**What to work on**
The answer must be the complete listing, copied exactly.

**Given records**
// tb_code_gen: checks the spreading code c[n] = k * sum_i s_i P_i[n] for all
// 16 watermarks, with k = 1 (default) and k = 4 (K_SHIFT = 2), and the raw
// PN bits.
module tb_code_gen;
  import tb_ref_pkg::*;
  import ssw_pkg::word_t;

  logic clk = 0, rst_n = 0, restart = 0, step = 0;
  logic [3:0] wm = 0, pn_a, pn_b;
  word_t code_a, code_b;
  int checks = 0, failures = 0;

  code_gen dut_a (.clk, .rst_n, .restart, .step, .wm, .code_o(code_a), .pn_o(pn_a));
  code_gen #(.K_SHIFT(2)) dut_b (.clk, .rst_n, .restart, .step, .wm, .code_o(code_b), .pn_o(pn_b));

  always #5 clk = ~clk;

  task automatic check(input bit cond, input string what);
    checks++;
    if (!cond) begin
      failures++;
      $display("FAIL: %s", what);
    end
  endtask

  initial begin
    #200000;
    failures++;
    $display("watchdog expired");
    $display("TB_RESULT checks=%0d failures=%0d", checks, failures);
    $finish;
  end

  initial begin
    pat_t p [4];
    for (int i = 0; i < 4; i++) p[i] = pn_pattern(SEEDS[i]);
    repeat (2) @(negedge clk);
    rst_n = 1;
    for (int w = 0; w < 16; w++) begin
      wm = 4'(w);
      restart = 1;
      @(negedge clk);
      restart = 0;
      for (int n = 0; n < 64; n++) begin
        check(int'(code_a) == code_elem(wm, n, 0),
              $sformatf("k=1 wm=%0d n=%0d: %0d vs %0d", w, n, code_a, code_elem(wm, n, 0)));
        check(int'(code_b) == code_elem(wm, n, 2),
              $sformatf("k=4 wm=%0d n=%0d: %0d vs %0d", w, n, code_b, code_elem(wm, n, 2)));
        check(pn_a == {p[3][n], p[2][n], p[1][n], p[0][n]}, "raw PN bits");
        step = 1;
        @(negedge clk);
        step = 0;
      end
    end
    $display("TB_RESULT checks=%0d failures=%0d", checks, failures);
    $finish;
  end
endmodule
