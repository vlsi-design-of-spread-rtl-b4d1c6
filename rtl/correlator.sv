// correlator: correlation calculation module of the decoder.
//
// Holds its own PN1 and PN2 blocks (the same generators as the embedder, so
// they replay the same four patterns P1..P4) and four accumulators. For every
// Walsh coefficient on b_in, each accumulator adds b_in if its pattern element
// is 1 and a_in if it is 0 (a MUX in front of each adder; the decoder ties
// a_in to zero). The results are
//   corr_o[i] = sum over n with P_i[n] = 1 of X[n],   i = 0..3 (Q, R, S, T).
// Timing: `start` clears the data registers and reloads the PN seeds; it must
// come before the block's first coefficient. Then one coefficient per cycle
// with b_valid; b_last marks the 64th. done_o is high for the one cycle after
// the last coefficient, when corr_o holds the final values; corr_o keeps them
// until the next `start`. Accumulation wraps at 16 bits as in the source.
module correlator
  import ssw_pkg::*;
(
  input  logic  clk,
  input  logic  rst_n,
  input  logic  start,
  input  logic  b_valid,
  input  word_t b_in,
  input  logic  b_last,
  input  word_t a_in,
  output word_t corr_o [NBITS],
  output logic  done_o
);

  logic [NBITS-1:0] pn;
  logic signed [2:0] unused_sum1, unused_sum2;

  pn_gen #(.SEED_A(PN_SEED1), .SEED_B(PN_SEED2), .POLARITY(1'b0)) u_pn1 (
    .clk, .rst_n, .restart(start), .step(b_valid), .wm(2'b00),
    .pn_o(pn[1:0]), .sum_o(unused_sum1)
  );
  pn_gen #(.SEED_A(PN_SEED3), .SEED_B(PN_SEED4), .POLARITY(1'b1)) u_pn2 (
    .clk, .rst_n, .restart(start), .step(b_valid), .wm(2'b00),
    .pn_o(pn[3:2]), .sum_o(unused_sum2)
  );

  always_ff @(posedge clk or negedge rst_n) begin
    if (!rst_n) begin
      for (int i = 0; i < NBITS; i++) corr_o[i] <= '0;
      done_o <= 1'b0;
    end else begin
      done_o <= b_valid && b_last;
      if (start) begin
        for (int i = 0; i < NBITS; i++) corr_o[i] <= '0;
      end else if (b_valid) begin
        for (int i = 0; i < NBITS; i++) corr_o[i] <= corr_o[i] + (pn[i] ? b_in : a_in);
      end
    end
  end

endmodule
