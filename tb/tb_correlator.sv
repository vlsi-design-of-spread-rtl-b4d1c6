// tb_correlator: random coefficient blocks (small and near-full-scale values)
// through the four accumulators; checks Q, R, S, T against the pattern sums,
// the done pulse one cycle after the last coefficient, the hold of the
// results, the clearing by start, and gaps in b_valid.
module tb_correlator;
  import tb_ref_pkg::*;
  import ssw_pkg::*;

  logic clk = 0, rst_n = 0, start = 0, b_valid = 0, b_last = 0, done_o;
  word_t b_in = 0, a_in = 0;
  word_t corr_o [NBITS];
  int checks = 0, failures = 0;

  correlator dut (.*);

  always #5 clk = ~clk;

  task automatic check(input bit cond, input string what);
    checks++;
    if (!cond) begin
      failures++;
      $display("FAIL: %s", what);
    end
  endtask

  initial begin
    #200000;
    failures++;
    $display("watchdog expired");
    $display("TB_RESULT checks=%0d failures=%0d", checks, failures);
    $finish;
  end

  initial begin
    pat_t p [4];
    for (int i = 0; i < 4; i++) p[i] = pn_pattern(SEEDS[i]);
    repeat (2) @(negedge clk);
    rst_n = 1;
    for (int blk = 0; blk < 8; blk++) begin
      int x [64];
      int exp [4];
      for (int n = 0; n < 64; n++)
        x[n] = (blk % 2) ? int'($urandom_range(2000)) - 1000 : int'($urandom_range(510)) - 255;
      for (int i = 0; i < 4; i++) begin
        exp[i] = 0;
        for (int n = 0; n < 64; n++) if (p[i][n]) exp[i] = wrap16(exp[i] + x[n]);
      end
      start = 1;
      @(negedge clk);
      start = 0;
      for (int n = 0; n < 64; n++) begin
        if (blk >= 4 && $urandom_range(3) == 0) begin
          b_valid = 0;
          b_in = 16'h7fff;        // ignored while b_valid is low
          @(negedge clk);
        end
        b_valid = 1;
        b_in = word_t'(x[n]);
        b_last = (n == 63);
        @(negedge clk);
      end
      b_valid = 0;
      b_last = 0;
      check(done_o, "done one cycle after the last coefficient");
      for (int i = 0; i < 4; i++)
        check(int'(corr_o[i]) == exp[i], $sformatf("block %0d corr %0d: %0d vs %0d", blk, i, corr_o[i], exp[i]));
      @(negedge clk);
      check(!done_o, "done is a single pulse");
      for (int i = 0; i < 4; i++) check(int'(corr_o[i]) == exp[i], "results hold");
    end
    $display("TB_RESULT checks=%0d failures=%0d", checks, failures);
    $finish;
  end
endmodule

**Exercise result**
// tb_code_gen: checks the spreading code c[n] = k * sum_i s_i P_i[n] for all
// 16 watermarks, with k = 1 (default) and k = 4 (K_SHIFT = 2), and the raw
// PN bits.
module tb_code_gen;
  import tb_ref_pkg::*;
  import ssw_pkg::word_t;

  logic clk = 0, rst_n = 0, restart = 0, step = 0;
  logic [3:0] wm = 0, pn_a, pn_b;
  word_t code_a, code_b;
  int checks = 0, failures = 0;

  code_gen dut_a (.clk, .rst_n, .restart, .step, .wm, .code_o(code_a), .pn_o(pn_a));
  code_gen #(.K_SHIFT(2)) dut_b (.clk, .rst_n, .restart, .step, .wm, .code_o(code_b), .pn_o(pn_b));

  always #5 clk = ~clk;

  task automatic check(input bit cond, input string what);
    checks++;
    if (!cond) begin
      failures++;
      $display("FAIL: %s", what);
    end
  endtask

  initial begin
    #200000;
    failures++;
    $display("watchdog expired");
    $display("TB_RESULT checks=%0d failures=%0d", checks, failures);
    $finish;
  end

  initial begin
    pat_t p [4];
    for (int i = 0; i < 4; i++) p[i] = pn_pattern(SEEDS[i]);
    repeat (2) @(negedge clk);
    rst_n = 1;
    for (int w = 0; w < 16; w++) begin
      wm = 4'(w);
      restart = 1;
      @(negedge clk);
      restart = 0;
      for (int n = 0; n < 64; n++) begin
        check(int'(code_a) == code_elem(wm, n, 0),
              $sformatf("k=1 wm=%0d n=%0d: %0d vs %0d", w, n, code_a, code_elem(wm, n, 0)));
        check(int'(code_b) == code_elem(wm, n, 2),
              $sformatf("k=4 wm=%0d n=%0d: %0d vs %0d", w, n, code_b, code_elem(wm, n, 2)));
        check(pn_a == {p[3][n], p[2][n], p[1][n], p[0][n]}, "raw PN bits");
        step = 1;
        @(negedge clk);
        step = 0;
      end
    end
    $display("TB_RESULT checks=%0d failures=%0d", checks, failures);
    $finish;
  end
endmodule
repository vlsi-design-of-spread-rtl-b4d1c6
filename rtl/correlator.sv
// correlator: correlation calculation module of the decoder.
//
// Holds its own PN1 and PN2 blocks (the same generators as the embedder, so
// they replay the same four patterns P1..P4) and four accumulators. For every
// Walsh coefficient on b_in, each accumulator adds b_in if its pattern element
// is 1 and a_in if it is 0 (a MUX in front of each adder; the decoder ties
// a_in to zero). The results are
//   corr_o[i] = sum over n with P_i[n] = 1 of X[n],   i = 0..3 (Q, R, S, T).
// Timing: `start` clears the data registers and reloads the PN seeds; it must
// come before the block's first coefficient. Then one coefficient per cycle
// with b_valid; b_last marks the 64th. done_o is high for the one cycle after
// the last coefficient, when corr_o holds the final values; corr_o keeps them
// until the next `start`. Accumulation wraps at 16 bits as in the source.
module correlator
  import ssw_pkg::*;
(
  input  logic  clk,
  input  logic  rst_n,
  input  logic  start,
  input  logic  b_valid,
  input  word_t b_in,
  input  logic  b_last,
  input  word_t a_in,
  output word_t corr_o [NBITS],
  output logic  done_o
);

  logic [NBITS-1:0] pn;
  logic signed [2:0] unused_sum1, unused_sum2;

  pn_gen #(.SEED_A(PN_SEED1), .SEED_B(PN_SEED2), .POLARITY(1'b0)) u_pn1 (
    .clk, .rst_n, .restart(start), .step(b_valid), .wm(2'b00),
    .pn_o(pn[1:0]), .sum_o(unused_sum1)
  );
  pn_gen #(.SEED_A(PN_SEED3), .SEED_B(PN_SEED4), .POLARITY(1'b1)) u_pn2 (
    .clk, .rst_n, .restart(start), .step(b_valid), .wm(2'b00),
    .pn_o(pn[3:2]), .sum_o(unused_sum2)
  );

  always_ff @(posedge clk or negedge rst_n) begin
    if (!rst_n) begin
      for (int i = 0; i < NBITS; i++) corr_o[i] <= '0;
      done_o <= 1'b0;
    end else begin
      done_o <= b_valid && b_last;
      if (start) begin
        for (int i = 0; i < NBITS; i++) corr_o[i] <= '0;
      end else if (b_valid) begin
        for (int i = 0; i < NBITS; i++) corr_o[i] <= corr_o[i] + (pn[i] ? b_in : a_in);
      end
    end
  end

endmodule
filename tb/tb_correlator.sv
repository vlsi-design-of-spread-rtl-b4d1c6
// tb_correlator: random coefficient blocks (small and near-full-scale values)
// through the four accumulators; checks Q, R, S, T against the pattern sums,
// the done pulse one cycle after the last coefficient, the hold of the
// results, the clearing by start, and gaps in b_valid.
module tb_correlator;
  import tb_ref_pkg::*;
  import ssw_pkg::*;

  logic clk = 0, rst_n = 0, start = 0, b_valid = 0, b_last = 0, done_o;
  word_t b_in = 0, a_in = 0;
  word_t corr_o [NBITS];
  int checks = 0, failures = 0;

  correlator dut (.*);

  always #5 clk = ~clk;

  task automatic check(input bit cond, input string what);
    checks++;
    if (!cond) begin
      failures++;
      $display("FAIL: %s", what);
    end
  endtask

  initial begin
    #200000;
    failures++;
    $display("watchdog expired");
    $display("TB_RESULT checks=%0d failures=%0d", checks, failures);
    $finish;
  end

  initial begin
    pat_t p [4];
    for (int i = 0; i < 4; i++) p[i] = pn_pattern(SEEDS[i]);
    repeat (2) @(negedge clk);
    rst_n = 1;
    for (int blk = 0; blk < 8; blk++) begin
      int x [64];
      int exp [4];
      for (int n = 0; n < 64; n++)
        x[n] = (blk % 2) ? int'($urandom_range(2000)) - 1000 : int'($urandom_range(510)) - 255;
      for (int i = 0; i < 4; i++) begin
        exp[i] = 0;
        for (int n = 0; n < 64; n++) if (p[i][n]) exp[i] = wrap16(exp[i] + x[n]);
      end
      start = 1;
      @(negedge clk);
      start = 0;
      for (int n = 0; n < 64; n++) begin
        if (blk >= 4 && $urandom_range(3) == 0) begin
          b_valid = 0;
          b_in = 16'h7fff;        // ignored while b_valid is low
          @(negedge clk);
        end
        b_valid = 1;
        b_in = word_t'(x[n]);
        b_last = (n == 63);
        @(negedge clk);
      end
      b_valid = 0;
      b_last = 0;
      check(done_o, "done one cycle after the last coefficient");
      for (int i = 0; i < 4; i++)
        check(int'(corr_o[i]) == exp[i], $sformatf("block %0d corr %0d: %0d vs %0d", blk, i, corr_o[i], exp[i]));
      @(negedge clk);
      check(!done_o, "done is a single pulse");
      for (int i = 0; i < 4; i++) check(int'(corr_o[i]) == exp[i], "results hold");
    end
    $display("TB_RESULT checks=%0d failures=%0d", checks, failures);
    $finish;
  end
endmodule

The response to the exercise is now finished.